Not that Nighy has seen any of those movies or, indeed, any movie in which he appears.
“Well, would you fancy sitting down and watching yourself for a couple of hours?” he asked. “I tried it when I was younger and less complicated to look at, and there’s nothing in it for me. I’m not the audience for my work. If I watch it, the whole thing is stolen from me.”
In his spare time, Nighy prefers to read, he said, and to go for long walks around London, dropping in on his favourite bookshops. If he has to go anywhere else, he takes a taxi or the subway to the train station. (“I don’t own a car, because it’s pointless,” he said. “And I’m not a natural motorist. I have a hard time paying attention.”)
His personal life since he separated from his longtime partner, actress Diana Quick, is a bit of a mystery. Tall, slender and often dressed in beautifully tailored suits, he exudes a kind of old-fashioned, urbane elegance. Alas for his single fans, he is intermittently spotted at dinners and events with Vogue editor Anna Wintour, who hosted a screening of Living in New York last month.
He prefers not to discuss their relationship, if that is what it is.

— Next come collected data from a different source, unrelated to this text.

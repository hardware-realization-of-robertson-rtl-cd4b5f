// robertson_mult: N x N-bit signed multiplier by Robertson's method.
//
// Both operands are two's complement.  The working register starts as N+1
// zero bits above the multiplier b.  N-1 copies of robertson_add_shift then
// each consume one multiplier bit, from b(0) upwards: add the multiplicand a
// to the partial product when the bit is 1, and shift right, shifting in the
// partial product's sign.  A last robertson_final_step handles the sign bit
// b(N-1), subtracting a when b is negative, and yields mul = a * b.
//
// Interface: a and b in, mul (2N bits) out, no clock, as in the block
// diagrams of the 4- to 32-bit realizations.  Timing: combinational; the
// critical path runs through N adders of N+1 bits in series, so the delay
// grows linearly with N.
//
// From the document: the algorithm, the loop count of N-1 passes followed by
// the final branch on b(N-1), the operand roles (a added, b shifted out of the
// low half of m), the port names and widths, and the absence of a clock.  This
// design's own choice: the loop is written as an unrolled chain of modules, and
// the partial product carries one guard bit.
module robertson_mult
  import robertson_pkg::*;
#(
  parameter int unsigned N = 8
) (
  input  logic [N-1:0]   a,
  input  logic [N-1:0]   b,
  output logic [2*N-1:0] mul
);

  localparam int unsigned W = wreg_width(N);

  // m_chain[i] is the working register before pass i
  logic [W-1:0] m_chain [N];

  assign m_chain[0] = {{(N+1){1'b0}}, b};

  for (genvar i = 0; i < N - 1; i++) begin : g_pass
    robertson_add_shift #(.N(N)) u_pass (
      .a     (a),
      .m_in  (m_chain[i]),
      .m_out (m_chain[i+1])
    );
  end

  robertson_final_step #(.N(N)) u_final (
    .a     (a),
    .b_msb (b[N-1]),
    .m_in  (m_chain[N-1]),
    .mul   (mul)
  );

  initial begin
    assert (N >= 2) else $error("robertson_mult: N must be at least 2");
  end

endmodule
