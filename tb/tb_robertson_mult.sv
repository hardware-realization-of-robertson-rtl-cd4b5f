// tb_robertson_mult: self-checking test of the N x N-bit signed multiplier.
//
// Three instances: the default N = 8 and N = 4 are checked exhaustively over
// all operand pairs, N = 32 over its corner values (0, 1, -1, the largest and
// the most negative number) crossed with each other and over random pairs.
// The reference is the simulator's own signed multiplication.  Each of the
// four sign cases (both operands non-negative, only b negative, only a
// negative, both negative) must occur for every instance.
module tb_robertson_mult;

  logic [7:0]  a8,  b8;   logic [15:0] mul8;
  logic [3:0]  a4,  b4;   logic [7:0]  mul4;
  logic [31:0] a32, b32;  logic [63:0] mul32;
  logic        clk = 1'b0;
  int unsigned cycles = 0;
  int          checks = 0, failures = 0;
  int          cases8 [4] = '{0, 0, 0, 0};
  int          cases4 [4] = '{0, 0, 0, 0};
  int          cases32 [4] = '{0, 0, 0, 0};

  robertson_mult                u_m8  (.a(a8),  .b(b8),  .mul(mul8));
  robertson_mult #(.N(4))       u_m4  (.a(a4),  .b(b4),  .mul(mul4));
  robertson_mult #(.N(32))      u_m32 (.a(a32), .b(b32), .mul(mul32));

  always #5 clk = ~clk;
  always @(posedge clk) cycles <= cycles + 1;

  initial begin : watchdog
    wait (cycles == 500000);
    failures++;
    $display("watchdog expired");
    $display("TB_RESULT checks=%0d failures=%0d", checks, failures);
    $finish;
  end

  task automatic check(string tag, longint got, longint exp_v);
    checks++;
    if (got != exp_v) begin
      failures++;
      if (failures < 10) $display("FAIL %s: got %0d expected %0d", tag, got, exp_v);
    end
  endtask

  initial begin : stimulus
    logic [31:0] corner [5];
    corner = '{32'h0, 32'h1, 32'hFFFF_FFFF, 32'h7FFF_FFFF, 32'h8000_0000};
    a32 = '0; b32 = '0;
    // exhaustive 8 x 8 and 4 x 4
    for (int i = 0; i < 256; i++) begin
      for (int j = 0; j < 256; j++) begin
        a8 = 8'(i); b8 = 8'(j);
        a4 = 4'(i); b4 = 4'(j);
        @(posedge clk);
        check("8x8", longint'($signed(mul8)), longint'($signed(a8)) * longint'($signed(b8)));
        cases8[{a8[7], b8[7]}]++;
        if (i < 16 && j < 16) begin
          check("4x4", longint'($signed(mul4)), longint'($signed(a4)) * longint'($signed(b4)));
          cases4[{a4[3], b4[3]}]++;
        end
      end
    end
    // 32 x 32: corners, then random
    for (int k = 0; k < 25 + 20000; k++) begin
      if (k < 25) begin
        a32 = corner[k / 5]; b32 = corner[k % 5];
      end else begin
        a32 = $urandom; b32 = $urandom;
        if (k % 7 == 0) a32 = a32 >> $urandom_range(0, 31);
        if (k % 11 == 0) b32 = b32 >> $urandom_range(0, 31);
      end
      @(posedge clk);
      check("32x32", longint'(mul32), longint'($signed(a32)) * longint'($signed(b32)));
      cases32[{a32[31], b32[31]}]++;
    end
    for (int c = 0; c < 4; c++) begin
      checks += 3;
      if (cases8[c] == 0)  begin failures++; $display("8x8 sign case %0d missed", c); end
      if (cases4[c] == 0)  begin failures++; $display("4x4 sign case %0d missed", c); end
      if (cases32[c] == 0) begin failures++; $display("32x32 sign case %0d missed", c); end
    end
    $display("TB_RESULT checks=%0d failures=%0d", checks, failures);
    $finish;
  end

endmodule
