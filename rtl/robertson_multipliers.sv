// robertson_multipliers: the six Robertson multipliers side by side.
//
// One combinational robertson_mult is instantiated at each of the operand
// widths 4, 6, 8, 12, 16 and 32 bits.  They share nothing: each has its own
// operand and product ports, named after its width (a8, b8 and mul8 for the
// 8 x 8-bit one), so the module brings out 4N pins per width, 312 in all.
//
// Timing: combinational, no clock; each product settles after the chain of N
// adders of its own multiplier.
//
// From the document: the set of widths and the per-width interface a, b, mul.
// This design's own choice: gathering them in one module with suffixed names.
module robertson_multipliers
  import robertson_pkg::*;
(
  input  logic [3:0]  a4,  b4,
  output logic [7:0]  mul4,
  input  logic [5:0]  a6,  b6,
  output logic [11:0] mul6,
  input  logic [7:0]  a8,  b8,
  output logic [15:0] mul8,
  input  logic [11:0] a12, b12,
  output logic [23:0] mul12,
  input  logic [15:0] a16, b16,
  output logic [31:0] mul16,
  input  logic [31:0] a32, b32,
  output logic [63:0] mul32
);

  robertson_mult #(.N(WIDTHS[0])) u_mult4  (.a(a4),  .b(b4),  .mul(mul4));
  robertson_mult #(.N(WIDTHS[1])) u_mult6  (.a(a6),  .b(b6),  .mul(mul6));
  robertson_mult #(.N(WIDTHS[2])) u_mult8  (.a(a8),  .b(b8),  .mul(mul8));
  robertson_mult #(.N(WIDTHS[3])) u_mult12 (.a(a12), .b(b12), .mul(mul12));
  robertson_mult #(.N(WIDTHS[4])) u_mult16 (.a(a16), .b(b16), .mul(mul16));
  robertson_mult #(.N(WIDTHS[5])) u_mult32 (.a(a32), .b(b32), .mul(mul32));

endmodule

When asked, he has a stock response, most recently deployed in The Daily Telegraph. “I’d love to answer that,” he said. “But if I did, I’d be involving the readers in something very close to gossip, and I know they’d never forgive me for that.”
Has Nighy taken to heart the message suggested in the film: that you should live each day as if it is your last?

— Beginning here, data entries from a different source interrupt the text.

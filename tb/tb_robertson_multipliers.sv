// tb_robertson_multipliers: end-to-end test of the six multipliers side by side.
//
// Instantiates robertson_multipliers exactly as it is, with no parameter
// overrides, so every width runs at its real size.  Each round applies fresh
// operands to all six multipliers at once and compares every product with the
// simulator's signed multiplication.  Operands come from the corner values
// 0, 1, -1, the largest and the most negative number of each width (crossed
// with each other), then from random numbers, some of them shortened so that
// small magnitudes also occur.  For every width it counts the four sign cases
// of the method: (i) both operands non-negative, (ii) negative multiplier b
// only, which ends in the subtracting correction pass, (iii) negative
// multiplicand a only, where leading 1s enter once a is first added, and
// (iv) both negative.  A case that never occurs counts as a failure.  The
// products are combinational, so each is checked in the same cycle its
// operands are applied.
module tb_robertson_multipliers;

  localparam int NW = 6;
  localparam int W [NW] = '{4, 6, 8, 12, 16, 32};
  localparam int ROUNDS = 40000;

  logic [3:0]  a4,  b4;   logic [7:0]  mul4;
  logic [5:0]  a6,  b6;   logic [11:0] mul6;
  logic [7:0]  a8,  b8;   logic [15:0] mul8;
  logic [11:0] a12, b12;  logic [23:0] mul12;
  logic [15:0] a16, b16;  logic [31:0] mul16;
  logic [31:0] a32, b32;  logic [63:0] mul32;

  logic        clk = 1'b0;
  int unsigned cycles = 0;
  int          checks = 0, failures = 0;
  int          n_case [NW][4];

  robertson_multipliers dut (.*);

  always #5 clk = ~clk;
  always @(posedge clk) cycles <= cycles + 1;

  initial begin : watchdog
    wait (cycles == 10 * ROUNDS);
    failures++;
    $display("watchdog expired");
    $display("TB_RESULT checks=%0d failures=%0d", checks, failures);
    $finish;
  end

  // sign-extend the low w bits of x
  function automatic longint sext(longint x, int w);
    return (x <<< (64 - w)) >>> (64 - w);
  endfunction

  // corner value k (0..4) of a w-bit two's complement number, as raw bits
  function automatic longint corner(int k, int w);
    case (k)
      0: return 0;
      1: return 1;
      2: return (longint'(1) << w) - 1;
      3: return (longint'(1) << (w - 1)) - 1;
      default: return longint'(1) << (w - 1);
    endcase
  endfunction

  function automatic longint rand_bits(int w, int rnd);
    longint v;
    v = {$urandom, $urandom};
    if (rnd % 5 == 0) v = v >> $urandom_range(0, 63);
    if (rnd % 9 == 0) v = ~(v >> $urandom_range(0, 63));
    return (w == 64) ? v : v & ((longint'(1) << w) - 1);
  endfunction

  task automatic check(int idx, longint av, longint bv, longint got);
    longint sa, sb, exp_v, mask;
    sa    = sext(av, W[idx]);
    sb    = sext(bv, W[idx]);
    exp_v = sa * sb;
    mask  = (2 * W[idx] == 64) ? -1 : (longint'(1) << (2 * W[idx])) - 1;
    checks++;
    if ((got & mask) != (exp_v & mask)) begin
      failures++;
      if (failures < 10)
        $display("FAIL %0dx%0d: %0d * %0d gave %0d", W[idx], W[idx], sa, sb, sext(got, 2 * W[idx]));
    end
    n_case[idx][{sa < 0, sb < 0}]++;
  endtask

  initial begin : stimulus
    longint av [NW], bv [NW];
    for (int i = 0; i < NW; i++) for (int c = 0; c < 4; c++) n_case[i][c] = 0;
    for (int r = 0; r < 25 + ROUNDS; r++) begin
      for (int i = 0; i < NW; i++) begin
        if (r < 25) begin
          av[i] = corner(r / 5, W[i]);
          bv[i] = corner(r % 5, W[i]);
        end else begin
          av[i] = rand_bits(W[i], r);
          bv[i] = rand_bits(W[i], r + 2);
        end
      end
      a4  = av[0][3:0];  b4  = bv[0][3:0];
      a6  = av[1][5:0];  b6  = bv[1][5:0];
      a8  = av[2][7:0];  b8  = bv[2][7:0];
      a12 = av[3][11:0]; b12 = bv[3][11:0];
      a16 = av[4][15:0]; b16 = bv[4][15:0];
      a32 = av[5][31:0]; b32 = bv[5][31:0];
      @(posedge clk);
      check(0, av[0], bv[0], longint'(mul4));
      check(1, av[1], bv[1], longint'(mul6));
      check(2, av[2], bv[2], longint'(mul8));
      check(3, av[3], bv[3], longint'(mul12));
      check(4, av[4], bv[4], longint'(mul16));
      check(5, av[5], bv[5], longint'(mul32));
    end
    for (int i = 0; i < NW; i++) begin
      $display("%0dx%0d: case i=%0d ii=%0d iii=%0d iv=%0d", W[i], W[i],
               n_case[i][0], n_case[i][1], n_case[i][2], n_case[i][3]);
      for (int c = 0; c < 4; c++) begin
        checks++;
        if (n_case[i][c] == 0) begin
          failures++;
          $display("%0dx%0d: sign case %0d never exercised", W[i], W[i], c);
        end
      end
    end
    $display("TB_RESULT checks=%0d failures=%0d", checks, failures);
    $finish;
  end

endmodule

“A lot of the way you think about your age and mortality is either mythical or marketing,” he said. “Somehow you’re persuaded to think that certain things are outside of your age, or that you should be drawn to things because of your age. But I don’t want to fall into any of those traps where I’m supposed to expect this or that. I’m a lucky guy. I just want to keep it lively.”